Entries taken from a collection
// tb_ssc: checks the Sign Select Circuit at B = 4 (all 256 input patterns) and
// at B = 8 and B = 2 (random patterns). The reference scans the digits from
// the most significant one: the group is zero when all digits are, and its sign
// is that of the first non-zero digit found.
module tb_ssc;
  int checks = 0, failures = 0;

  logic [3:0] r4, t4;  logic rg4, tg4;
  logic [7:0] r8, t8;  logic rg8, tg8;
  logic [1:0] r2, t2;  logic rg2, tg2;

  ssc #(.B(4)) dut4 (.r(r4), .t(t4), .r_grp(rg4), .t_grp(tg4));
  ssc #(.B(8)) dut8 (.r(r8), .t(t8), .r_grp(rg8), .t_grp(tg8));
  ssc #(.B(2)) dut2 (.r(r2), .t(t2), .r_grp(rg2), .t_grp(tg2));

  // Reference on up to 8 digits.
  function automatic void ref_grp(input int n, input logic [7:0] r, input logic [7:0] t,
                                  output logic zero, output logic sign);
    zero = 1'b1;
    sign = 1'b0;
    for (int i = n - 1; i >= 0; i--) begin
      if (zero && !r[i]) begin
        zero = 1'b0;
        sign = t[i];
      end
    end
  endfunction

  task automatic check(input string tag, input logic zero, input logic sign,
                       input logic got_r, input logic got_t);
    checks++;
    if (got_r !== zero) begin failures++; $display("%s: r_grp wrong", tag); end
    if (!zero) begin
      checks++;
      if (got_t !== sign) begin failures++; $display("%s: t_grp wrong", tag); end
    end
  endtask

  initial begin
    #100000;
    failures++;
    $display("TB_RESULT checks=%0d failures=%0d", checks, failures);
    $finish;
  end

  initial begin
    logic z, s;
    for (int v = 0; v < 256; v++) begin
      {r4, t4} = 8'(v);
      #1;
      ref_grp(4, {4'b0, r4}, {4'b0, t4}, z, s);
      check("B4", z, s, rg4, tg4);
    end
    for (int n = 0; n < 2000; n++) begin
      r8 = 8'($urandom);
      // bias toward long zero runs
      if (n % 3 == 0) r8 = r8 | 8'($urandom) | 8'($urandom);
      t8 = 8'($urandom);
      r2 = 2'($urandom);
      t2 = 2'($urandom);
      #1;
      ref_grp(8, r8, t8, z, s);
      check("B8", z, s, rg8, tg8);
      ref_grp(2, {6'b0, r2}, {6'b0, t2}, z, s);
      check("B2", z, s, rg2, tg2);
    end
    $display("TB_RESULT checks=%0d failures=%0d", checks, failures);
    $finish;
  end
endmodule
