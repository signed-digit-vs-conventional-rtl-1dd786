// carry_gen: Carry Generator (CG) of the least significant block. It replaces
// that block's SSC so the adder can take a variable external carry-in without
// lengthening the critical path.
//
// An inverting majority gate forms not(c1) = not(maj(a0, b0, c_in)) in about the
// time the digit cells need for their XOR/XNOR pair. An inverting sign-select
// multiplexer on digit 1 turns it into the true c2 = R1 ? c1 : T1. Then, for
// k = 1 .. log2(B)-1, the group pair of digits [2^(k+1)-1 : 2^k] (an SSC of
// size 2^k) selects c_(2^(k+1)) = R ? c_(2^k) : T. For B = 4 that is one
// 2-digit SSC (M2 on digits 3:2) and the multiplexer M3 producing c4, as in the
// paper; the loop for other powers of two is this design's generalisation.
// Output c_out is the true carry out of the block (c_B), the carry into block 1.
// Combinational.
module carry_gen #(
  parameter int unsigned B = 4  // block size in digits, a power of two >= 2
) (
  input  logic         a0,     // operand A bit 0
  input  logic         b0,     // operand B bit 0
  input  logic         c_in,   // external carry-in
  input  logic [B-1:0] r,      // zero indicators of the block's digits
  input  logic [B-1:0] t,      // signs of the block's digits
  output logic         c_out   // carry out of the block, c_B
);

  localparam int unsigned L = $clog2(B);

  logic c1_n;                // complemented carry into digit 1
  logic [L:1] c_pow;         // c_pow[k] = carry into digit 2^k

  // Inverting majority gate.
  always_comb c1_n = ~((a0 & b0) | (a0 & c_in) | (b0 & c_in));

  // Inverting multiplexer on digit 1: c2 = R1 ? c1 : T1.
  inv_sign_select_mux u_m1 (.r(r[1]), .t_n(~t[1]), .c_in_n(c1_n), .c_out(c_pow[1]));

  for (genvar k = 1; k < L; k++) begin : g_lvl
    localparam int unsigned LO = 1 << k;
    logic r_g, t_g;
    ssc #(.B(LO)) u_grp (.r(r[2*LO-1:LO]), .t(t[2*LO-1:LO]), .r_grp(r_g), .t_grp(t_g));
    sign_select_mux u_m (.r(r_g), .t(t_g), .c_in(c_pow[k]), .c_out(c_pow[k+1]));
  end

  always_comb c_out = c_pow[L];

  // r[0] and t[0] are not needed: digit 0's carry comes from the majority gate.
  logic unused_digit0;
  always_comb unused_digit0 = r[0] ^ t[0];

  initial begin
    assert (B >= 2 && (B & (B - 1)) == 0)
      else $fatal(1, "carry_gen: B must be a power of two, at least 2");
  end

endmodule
==
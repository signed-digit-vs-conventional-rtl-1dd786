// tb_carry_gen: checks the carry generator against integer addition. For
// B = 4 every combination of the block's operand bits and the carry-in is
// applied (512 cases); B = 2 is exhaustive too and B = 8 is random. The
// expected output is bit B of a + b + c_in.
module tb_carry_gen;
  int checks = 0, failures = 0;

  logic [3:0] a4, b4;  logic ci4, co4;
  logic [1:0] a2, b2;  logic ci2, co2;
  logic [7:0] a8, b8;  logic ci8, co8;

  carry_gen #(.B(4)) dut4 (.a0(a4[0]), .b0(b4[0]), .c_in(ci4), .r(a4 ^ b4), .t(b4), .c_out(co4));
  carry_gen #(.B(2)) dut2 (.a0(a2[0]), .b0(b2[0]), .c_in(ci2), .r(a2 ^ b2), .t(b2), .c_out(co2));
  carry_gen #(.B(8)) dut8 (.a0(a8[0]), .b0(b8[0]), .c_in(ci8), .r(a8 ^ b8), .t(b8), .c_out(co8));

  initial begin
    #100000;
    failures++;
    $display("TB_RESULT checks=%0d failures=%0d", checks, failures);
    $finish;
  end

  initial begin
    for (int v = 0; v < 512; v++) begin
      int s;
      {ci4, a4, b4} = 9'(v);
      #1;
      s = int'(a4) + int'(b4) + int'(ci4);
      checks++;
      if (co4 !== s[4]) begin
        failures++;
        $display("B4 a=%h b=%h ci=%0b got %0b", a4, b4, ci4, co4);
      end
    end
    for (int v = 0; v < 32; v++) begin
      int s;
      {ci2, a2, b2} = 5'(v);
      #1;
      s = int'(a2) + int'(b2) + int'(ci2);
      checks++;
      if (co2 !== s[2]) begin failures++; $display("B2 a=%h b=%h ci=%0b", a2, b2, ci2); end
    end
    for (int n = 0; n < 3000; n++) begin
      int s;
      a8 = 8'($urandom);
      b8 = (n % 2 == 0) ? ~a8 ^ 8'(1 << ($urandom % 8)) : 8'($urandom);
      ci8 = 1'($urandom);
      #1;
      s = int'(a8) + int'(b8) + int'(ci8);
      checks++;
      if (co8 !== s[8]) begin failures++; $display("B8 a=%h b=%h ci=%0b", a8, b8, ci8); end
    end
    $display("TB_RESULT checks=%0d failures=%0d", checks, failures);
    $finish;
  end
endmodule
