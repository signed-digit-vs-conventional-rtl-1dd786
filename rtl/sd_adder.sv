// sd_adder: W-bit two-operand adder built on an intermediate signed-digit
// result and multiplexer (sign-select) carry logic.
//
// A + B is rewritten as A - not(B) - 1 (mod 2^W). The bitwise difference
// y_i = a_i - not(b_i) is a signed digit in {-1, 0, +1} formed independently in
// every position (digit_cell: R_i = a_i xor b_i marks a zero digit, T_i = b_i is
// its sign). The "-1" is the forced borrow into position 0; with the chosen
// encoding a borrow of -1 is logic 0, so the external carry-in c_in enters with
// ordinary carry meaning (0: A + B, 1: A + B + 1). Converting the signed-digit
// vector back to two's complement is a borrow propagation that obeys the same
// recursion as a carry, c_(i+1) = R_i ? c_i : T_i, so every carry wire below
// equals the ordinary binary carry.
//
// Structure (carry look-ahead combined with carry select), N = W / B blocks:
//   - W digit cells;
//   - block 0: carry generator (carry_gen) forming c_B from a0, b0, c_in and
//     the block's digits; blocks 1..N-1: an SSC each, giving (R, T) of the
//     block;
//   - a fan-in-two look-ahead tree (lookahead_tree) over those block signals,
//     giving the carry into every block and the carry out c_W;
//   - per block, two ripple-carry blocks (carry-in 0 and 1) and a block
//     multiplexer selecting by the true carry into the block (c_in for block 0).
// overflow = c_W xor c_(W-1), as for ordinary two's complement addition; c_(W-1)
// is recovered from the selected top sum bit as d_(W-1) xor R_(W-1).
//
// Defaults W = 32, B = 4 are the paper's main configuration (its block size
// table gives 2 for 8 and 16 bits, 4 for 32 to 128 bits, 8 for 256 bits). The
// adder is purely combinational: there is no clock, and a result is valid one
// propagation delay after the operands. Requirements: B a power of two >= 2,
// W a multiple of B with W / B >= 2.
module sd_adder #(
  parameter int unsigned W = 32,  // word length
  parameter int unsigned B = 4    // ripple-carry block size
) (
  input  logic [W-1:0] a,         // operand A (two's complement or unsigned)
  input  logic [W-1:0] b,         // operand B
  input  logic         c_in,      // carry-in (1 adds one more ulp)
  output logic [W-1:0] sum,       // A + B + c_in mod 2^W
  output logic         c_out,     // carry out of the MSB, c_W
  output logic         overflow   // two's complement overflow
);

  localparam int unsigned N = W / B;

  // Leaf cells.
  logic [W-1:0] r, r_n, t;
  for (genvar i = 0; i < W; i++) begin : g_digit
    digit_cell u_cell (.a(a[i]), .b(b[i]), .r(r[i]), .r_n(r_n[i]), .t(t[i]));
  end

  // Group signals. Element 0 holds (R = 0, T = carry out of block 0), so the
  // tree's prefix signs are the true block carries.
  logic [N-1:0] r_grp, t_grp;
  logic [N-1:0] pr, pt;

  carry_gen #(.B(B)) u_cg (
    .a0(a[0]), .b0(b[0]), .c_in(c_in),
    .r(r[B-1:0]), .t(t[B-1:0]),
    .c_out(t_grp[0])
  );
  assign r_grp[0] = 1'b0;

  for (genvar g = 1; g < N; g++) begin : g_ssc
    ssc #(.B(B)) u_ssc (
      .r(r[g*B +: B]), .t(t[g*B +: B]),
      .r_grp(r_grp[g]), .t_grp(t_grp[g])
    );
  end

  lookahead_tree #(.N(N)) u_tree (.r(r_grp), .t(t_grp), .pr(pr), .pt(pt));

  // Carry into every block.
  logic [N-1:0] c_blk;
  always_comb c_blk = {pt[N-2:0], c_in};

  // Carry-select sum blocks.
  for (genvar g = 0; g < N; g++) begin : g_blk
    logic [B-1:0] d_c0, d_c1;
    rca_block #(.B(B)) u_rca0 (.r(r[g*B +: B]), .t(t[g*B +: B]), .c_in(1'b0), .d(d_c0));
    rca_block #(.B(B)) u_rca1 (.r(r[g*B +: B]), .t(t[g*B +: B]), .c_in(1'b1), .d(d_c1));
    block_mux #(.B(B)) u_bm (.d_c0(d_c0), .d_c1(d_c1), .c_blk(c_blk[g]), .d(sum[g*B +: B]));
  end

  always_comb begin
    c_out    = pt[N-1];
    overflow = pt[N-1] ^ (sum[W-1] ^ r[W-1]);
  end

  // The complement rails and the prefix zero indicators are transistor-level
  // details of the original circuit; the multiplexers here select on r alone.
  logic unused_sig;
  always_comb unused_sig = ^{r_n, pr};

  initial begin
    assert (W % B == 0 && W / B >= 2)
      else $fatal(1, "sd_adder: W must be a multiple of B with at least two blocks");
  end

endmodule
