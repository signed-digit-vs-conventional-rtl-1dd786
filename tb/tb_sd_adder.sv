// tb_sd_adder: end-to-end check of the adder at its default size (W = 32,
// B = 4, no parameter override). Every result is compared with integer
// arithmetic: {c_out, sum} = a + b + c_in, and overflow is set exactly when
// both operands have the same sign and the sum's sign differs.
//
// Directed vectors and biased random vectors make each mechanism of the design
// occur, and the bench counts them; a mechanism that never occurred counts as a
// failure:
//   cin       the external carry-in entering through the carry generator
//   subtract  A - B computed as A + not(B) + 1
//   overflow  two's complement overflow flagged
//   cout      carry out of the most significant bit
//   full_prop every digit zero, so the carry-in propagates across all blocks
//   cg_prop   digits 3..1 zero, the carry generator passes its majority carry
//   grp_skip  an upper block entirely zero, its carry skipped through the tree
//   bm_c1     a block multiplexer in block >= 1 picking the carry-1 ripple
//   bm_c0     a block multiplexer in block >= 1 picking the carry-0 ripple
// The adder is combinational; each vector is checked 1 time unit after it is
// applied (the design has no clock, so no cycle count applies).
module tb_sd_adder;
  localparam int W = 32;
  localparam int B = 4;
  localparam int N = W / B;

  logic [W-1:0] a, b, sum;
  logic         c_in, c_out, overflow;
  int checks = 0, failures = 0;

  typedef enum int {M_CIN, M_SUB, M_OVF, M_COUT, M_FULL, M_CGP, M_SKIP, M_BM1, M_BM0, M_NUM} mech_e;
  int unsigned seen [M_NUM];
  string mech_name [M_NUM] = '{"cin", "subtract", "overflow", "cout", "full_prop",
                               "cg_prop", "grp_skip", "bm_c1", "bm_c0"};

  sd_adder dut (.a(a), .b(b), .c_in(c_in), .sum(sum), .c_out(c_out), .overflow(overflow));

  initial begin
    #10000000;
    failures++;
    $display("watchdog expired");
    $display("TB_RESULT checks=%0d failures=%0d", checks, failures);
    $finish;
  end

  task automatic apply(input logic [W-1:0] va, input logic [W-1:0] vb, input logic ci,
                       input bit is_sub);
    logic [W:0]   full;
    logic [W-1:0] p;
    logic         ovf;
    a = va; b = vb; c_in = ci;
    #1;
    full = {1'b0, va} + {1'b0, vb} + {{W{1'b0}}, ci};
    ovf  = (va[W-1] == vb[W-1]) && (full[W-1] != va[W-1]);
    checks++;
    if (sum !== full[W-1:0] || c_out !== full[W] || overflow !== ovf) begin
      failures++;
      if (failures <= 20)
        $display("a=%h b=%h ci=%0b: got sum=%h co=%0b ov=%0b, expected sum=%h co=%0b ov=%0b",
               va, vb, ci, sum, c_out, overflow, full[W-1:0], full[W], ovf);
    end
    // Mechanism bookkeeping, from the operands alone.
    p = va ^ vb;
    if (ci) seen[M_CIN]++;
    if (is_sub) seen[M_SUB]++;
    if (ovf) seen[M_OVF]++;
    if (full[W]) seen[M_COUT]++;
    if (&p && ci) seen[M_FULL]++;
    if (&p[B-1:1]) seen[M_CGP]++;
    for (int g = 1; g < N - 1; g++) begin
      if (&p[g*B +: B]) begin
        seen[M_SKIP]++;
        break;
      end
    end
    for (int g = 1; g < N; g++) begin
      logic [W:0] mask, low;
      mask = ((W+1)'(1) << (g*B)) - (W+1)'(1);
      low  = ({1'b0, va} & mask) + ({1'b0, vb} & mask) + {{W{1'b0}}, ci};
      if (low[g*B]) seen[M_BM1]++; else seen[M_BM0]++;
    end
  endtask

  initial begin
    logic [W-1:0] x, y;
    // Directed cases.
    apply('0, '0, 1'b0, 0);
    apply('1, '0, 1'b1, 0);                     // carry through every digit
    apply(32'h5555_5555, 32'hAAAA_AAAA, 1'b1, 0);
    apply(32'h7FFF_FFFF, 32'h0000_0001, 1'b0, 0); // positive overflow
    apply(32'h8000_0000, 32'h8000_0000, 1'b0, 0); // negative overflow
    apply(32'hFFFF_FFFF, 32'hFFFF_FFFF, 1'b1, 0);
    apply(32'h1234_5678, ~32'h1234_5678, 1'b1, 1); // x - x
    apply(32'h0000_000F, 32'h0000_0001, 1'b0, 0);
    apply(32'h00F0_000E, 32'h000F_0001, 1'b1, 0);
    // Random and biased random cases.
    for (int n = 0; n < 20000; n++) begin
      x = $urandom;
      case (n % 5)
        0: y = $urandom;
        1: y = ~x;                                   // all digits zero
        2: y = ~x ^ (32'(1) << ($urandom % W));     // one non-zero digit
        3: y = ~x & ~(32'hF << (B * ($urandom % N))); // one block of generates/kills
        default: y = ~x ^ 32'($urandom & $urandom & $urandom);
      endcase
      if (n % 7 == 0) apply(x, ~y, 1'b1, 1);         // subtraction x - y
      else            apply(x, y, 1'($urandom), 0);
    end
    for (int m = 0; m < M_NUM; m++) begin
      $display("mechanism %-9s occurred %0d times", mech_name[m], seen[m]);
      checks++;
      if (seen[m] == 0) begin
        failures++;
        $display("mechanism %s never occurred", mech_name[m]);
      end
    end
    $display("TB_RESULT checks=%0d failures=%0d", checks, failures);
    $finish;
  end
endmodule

▶ _Exercise requirements_:
The answer must be a single number: the count of lines in the data that include the word "propagation".

▶ _Written solution_:
2